[Opening Data excerpts section]

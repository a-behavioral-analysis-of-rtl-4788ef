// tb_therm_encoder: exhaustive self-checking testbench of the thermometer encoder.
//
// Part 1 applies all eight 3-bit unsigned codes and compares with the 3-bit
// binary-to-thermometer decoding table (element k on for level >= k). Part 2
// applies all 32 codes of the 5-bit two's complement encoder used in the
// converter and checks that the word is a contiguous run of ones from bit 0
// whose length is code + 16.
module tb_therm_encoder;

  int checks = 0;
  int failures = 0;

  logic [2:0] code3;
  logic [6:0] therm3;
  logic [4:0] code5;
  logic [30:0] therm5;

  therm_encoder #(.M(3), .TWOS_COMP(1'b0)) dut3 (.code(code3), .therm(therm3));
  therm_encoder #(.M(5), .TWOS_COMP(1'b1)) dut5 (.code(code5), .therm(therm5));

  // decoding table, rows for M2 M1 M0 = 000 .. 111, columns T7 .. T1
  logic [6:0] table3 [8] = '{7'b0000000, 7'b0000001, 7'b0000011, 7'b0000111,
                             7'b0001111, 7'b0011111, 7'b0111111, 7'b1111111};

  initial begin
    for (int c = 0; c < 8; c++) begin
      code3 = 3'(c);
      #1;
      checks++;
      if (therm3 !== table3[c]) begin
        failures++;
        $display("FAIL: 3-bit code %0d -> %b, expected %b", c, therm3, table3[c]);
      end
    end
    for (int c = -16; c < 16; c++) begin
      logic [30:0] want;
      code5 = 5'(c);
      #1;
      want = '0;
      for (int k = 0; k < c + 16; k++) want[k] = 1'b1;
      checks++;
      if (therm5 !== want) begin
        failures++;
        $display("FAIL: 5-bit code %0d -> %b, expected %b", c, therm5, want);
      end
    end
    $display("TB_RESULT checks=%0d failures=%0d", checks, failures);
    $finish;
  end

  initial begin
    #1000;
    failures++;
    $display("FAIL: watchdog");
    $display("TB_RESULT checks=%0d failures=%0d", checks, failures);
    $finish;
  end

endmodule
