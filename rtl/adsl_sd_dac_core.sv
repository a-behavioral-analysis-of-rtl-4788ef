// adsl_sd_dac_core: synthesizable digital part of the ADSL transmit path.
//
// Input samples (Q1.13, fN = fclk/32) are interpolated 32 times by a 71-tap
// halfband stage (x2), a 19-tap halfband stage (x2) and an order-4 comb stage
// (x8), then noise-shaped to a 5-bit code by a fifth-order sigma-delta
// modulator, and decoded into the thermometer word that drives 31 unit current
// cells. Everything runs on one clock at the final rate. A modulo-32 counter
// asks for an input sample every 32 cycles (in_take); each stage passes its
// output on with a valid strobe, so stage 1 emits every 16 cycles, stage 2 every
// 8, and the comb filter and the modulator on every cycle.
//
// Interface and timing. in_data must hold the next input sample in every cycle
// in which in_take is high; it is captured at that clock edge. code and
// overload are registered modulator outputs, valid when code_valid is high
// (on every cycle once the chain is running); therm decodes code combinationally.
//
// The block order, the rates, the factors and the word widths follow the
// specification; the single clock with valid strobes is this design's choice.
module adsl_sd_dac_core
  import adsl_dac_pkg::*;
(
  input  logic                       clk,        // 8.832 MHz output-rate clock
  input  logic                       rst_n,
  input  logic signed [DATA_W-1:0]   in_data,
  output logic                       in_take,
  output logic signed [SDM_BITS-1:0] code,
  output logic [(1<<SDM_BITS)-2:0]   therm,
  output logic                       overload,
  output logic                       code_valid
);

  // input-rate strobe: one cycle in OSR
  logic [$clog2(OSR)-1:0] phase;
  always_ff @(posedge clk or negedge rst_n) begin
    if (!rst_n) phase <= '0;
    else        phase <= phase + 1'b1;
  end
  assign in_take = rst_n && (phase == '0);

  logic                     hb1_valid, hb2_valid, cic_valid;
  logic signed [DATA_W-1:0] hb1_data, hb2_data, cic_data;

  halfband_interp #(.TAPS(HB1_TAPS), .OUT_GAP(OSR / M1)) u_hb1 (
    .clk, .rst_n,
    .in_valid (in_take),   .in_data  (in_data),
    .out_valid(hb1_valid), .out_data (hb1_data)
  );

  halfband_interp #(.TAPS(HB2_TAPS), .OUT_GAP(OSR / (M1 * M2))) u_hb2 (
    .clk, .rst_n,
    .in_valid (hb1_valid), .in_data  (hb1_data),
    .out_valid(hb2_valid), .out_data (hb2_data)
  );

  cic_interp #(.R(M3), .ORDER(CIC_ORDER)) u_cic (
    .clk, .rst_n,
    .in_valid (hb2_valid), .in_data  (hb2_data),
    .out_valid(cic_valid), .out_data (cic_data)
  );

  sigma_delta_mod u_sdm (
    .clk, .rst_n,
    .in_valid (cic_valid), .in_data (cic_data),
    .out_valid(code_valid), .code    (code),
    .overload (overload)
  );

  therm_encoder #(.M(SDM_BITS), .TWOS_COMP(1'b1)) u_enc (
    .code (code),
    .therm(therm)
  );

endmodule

[Closing Data excerpts section]
[Opening Data excerpts section]

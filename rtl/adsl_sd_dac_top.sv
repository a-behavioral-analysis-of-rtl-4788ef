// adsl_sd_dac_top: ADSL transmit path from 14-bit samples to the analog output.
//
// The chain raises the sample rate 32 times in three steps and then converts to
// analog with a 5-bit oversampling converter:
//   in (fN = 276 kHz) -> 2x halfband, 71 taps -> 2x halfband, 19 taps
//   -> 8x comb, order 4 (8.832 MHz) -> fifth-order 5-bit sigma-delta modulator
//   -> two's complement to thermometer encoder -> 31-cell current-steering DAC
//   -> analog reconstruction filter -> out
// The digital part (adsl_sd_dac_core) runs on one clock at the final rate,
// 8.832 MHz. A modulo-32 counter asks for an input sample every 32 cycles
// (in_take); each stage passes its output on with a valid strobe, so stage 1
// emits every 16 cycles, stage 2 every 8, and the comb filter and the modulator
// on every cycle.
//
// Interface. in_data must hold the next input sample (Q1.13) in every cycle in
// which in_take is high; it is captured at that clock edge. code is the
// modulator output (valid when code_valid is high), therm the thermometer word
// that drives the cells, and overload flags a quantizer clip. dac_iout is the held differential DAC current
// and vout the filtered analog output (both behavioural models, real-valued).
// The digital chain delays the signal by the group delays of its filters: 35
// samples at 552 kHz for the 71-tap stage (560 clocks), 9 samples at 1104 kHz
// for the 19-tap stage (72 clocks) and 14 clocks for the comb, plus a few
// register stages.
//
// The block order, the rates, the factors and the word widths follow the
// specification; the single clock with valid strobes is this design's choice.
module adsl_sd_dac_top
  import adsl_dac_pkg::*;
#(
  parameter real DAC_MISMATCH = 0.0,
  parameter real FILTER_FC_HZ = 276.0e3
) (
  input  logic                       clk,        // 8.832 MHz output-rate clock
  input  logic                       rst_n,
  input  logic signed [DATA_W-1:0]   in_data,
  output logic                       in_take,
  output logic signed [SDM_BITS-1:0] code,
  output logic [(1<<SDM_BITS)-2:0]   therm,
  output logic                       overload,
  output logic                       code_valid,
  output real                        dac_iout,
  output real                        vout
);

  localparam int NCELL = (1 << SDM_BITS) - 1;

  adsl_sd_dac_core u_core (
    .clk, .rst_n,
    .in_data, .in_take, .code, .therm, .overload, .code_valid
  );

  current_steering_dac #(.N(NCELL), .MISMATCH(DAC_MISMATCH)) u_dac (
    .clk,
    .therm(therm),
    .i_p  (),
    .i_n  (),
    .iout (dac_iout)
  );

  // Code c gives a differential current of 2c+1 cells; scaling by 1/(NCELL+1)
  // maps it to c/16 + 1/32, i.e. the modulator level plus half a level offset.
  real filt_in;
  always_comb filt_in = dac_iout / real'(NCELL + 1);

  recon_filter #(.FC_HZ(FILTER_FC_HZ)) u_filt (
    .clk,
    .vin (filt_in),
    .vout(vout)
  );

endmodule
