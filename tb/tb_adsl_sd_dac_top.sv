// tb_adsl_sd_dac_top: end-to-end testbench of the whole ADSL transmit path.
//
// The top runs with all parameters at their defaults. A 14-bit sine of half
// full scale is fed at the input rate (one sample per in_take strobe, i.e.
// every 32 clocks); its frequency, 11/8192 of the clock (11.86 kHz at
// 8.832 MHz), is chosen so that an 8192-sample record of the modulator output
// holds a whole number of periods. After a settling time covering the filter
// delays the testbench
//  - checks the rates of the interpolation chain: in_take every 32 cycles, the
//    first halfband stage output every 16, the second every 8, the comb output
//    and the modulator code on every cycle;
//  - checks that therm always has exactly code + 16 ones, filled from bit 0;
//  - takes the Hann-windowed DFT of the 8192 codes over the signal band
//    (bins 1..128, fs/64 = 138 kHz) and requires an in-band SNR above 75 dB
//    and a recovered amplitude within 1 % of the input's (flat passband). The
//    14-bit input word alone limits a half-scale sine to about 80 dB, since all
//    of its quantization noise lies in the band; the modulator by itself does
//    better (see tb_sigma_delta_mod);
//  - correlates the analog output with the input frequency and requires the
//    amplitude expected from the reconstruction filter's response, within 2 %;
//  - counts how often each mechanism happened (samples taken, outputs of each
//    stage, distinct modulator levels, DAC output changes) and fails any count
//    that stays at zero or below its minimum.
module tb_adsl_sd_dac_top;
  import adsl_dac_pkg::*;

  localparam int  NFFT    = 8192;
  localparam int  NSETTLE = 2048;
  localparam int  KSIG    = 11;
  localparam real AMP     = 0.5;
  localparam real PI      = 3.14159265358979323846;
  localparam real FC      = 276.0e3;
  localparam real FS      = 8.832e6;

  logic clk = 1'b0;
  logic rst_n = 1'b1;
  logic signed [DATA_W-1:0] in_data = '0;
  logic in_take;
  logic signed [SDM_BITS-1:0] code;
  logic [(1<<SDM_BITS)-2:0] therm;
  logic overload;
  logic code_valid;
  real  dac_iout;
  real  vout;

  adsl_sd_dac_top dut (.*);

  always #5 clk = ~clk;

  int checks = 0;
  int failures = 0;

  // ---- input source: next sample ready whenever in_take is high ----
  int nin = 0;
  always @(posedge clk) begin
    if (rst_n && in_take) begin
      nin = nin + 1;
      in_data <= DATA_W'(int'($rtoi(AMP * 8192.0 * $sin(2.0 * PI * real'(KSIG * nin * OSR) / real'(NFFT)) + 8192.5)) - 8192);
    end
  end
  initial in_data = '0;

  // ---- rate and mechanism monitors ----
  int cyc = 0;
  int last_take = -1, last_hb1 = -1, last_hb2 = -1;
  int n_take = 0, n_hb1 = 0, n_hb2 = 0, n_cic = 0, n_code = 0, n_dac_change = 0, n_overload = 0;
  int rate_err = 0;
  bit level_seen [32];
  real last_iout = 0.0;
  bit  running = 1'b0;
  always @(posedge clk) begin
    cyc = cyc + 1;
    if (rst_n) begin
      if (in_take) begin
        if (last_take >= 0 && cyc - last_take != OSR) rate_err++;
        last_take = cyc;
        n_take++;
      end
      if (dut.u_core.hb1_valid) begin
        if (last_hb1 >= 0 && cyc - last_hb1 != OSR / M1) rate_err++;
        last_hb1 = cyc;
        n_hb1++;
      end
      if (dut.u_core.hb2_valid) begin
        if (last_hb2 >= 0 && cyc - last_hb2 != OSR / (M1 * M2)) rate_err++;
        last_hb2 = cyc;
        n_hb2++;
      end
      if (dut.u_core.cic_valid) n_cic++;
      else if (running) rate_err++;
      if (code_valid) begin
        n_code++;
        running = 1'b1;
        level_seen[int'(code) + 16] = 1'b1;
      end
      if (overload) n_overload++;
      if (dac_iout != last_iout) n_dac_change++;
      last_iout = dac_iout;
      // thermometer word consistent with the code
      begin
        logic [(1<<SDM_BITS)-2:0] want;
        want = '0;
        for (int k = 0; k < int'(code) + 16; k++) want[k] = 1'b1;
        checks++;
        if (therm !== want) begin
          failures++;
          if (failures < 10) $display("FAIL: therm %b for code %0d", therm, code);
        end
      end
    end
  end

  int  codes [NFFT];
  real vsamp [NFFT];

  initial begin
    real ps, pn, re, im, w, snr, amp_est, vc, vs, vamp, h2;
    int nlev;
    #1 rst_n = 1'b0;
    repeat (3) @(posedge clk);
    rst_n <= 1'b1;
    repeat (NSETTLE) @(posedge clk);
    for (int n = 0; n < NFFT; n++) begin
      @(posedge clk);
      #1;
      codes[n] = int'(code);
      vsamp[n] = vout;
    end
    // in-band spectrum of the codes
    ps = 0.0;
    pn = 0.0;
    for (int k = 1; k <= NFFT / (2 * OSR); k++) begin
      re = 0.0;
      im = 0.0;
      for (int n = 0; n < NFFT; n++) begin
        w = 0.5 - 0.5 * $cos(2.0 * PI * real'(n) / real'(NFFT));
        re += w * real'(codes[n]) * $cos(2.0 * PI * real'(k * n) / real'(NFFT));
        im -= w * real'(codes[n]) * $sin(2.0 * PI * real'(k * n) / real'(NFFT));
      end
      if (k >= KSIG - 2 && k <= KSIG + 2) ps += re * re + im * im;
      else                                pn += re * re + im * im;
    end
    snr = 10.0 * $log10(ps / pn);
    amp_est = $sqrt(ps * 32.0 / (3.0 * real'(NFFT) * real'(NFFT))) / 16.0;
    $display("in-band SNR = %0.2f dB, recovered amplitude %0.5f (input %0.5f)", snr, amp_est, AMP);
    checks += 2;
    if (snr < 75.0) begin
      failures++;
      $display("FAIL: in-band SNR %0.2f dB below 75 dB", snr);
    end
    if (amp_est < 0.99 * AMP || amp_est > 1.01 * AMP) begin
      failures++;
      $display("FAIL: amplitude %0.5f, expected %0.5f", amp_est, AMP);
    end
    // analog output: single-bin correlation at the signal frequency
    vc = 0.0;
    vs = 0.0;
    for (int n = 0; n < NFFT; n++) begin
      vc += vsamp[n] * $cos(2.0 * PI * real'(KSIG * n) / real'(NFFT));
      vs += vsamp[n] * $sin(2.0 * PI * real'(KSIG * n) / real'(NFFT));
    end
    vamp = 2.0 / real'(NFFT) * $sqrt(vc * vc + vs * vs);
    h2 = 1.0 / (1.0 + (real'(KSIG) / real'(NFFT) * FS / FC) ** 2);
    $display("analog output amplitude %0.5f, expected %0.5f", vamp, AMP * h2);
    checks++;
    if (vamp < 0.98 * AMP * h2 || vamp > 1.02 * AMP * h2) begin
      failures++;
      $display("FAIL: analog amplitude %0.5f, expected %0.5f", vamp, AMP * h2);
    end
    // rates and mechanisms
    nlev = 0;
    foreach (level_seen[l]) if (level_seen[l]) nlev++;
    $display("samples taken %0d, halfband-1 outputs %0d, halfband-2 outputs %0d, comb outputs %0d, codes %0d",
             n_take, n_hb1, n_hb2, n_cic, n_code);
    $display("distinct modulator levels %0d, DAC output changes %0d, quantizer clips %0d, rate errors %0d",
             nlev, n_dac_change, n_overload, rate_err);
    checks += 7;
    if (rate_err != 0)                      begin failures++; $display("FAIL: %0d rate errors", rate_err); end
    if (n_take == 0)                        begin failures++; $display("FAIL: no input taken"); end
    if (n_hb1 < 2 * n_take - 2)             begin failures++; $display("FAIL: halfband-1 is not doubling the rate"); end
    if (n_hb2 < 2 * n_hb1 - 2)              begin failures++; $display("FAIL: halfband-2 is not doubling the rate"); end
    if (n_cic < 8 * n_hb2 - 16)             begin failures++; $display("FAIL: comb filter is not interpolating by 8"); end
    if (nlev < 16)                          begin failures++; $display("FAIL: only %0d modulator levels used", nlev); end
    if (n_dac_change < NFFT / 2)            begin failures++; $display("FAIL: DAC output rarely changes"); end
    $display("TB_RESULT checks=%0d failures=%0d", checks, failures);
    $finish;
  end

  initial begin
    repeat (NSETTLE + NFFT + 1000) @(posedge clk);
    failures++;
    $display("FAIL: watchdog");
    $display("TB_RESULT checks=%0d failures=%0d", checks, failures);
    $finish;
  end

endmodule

[Closing Data excerpts section]
[Opening Data excerpts section]

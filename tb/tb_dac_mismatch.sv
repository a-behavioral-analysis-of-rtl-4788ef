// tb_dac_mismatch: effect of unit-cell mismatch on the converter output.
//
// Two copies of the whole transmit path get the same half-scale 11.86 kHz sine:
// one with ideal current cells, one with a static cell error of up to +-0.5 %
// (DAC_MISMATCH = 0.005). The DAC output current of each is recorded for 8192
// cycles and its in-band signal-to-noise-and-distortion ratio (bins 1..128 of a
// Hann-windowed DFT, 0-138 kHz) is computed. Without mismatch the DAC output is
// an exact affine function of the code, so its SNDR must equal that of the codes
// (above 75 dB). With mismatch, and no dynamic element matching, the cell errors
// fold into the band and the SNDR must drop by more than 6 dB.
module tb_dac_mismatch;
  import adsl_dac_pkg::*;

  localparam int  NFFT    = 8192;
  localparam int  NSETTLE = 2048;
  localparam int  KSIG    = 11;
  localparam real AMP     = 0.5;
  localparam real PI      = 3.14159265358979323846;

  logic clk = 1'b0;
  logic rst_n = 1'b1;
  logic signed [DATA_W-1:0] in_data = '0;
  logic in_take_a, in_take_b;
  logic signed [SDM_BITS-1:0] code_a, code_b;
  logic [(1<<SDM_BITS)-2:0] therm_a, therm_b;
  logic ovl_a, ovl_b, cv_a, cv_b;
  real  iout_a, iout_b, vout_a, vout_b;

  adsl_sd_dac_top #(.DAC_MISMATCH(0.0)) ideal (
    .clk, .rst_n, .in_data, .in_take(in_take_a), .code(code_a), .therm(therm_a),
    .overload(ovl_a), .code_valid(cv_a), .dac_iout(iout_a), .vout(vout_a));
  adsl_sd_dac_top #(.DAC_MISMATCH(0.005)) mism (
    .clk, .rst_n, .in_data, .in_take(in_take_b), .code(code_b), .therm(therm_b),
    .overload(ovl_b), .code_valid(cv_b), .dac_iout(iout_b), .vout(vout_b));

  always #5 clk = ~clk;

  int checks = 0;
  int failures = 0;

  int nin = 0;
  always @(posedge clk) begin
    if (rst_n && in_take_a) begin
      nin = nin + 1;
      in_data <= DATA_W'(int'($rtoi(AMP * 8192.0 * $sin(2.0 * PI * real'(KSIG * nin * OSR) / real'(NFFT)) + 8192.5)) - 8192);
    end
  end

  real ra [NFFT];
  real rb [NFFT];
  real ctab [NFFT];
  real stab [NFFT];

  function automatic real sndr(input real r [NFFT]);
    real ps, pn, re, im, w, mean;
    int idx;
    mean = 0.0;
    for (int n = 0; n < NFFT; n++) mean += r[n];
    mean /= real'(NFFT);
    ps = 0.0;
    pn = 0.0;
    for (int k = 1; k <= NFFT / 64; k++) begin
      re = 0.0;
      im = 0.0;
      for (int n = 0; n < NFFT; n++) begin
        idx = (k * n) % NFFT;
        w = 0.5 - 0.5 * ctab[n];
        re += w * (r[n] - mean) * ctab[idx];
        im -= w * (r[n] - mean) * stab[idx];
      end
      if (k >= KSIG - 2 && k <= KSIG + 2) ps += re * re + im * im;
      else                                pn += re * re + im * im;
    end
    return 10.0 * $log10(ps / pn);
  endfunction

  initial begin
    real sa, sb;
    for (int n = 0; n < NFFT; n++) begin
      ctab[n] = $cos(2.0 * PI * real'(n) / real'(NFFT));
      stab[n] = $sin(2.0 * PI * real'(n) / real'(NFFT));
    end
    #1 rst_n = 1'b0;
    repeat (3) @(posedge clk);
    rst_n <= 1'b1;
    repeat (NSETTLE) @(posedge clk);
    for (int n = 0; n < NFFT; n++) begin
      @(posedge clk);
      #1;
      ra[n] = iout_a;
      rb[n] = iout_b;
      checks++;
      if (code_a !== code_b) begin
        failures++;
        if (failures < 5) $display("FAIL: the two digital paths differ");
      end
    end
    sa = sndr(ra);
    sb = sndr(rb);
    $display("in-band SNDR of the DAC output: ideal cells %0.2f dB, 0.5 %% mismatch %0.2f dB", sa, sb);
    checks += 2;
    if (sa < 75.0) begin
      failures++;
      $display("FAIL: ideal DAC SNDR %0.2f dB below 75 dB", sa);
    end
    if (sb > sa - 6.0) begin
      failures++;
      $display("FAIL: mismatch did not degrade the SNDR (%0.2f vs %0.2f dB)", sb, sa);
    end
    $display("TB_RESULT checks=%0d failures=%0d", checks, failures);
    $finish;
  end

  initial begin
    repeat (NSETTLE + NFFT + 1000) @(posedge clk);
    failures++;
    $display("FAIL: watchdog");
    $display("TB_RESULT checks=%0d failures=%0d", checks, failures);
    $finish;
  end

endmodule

[Closing Data excerpts section]

▶ _Exercise details_
Using the listing above, copy exactly the line that contains "31 unit current", the line that contains "1 emits every 16 cycles, stage 2 every", and each line that falls between them.

▶ _Response below_
// modulator, and decoded into the thermometer word that drives 31 unit current
// cells. Everything runs on one clock at the final rate. A modulo-32 counter
// asks for an input sample every 32 cycles (in_take); each stage passes its
// output on with a valid strobe, so stage 1 emits every 16 cycles, stage 2 every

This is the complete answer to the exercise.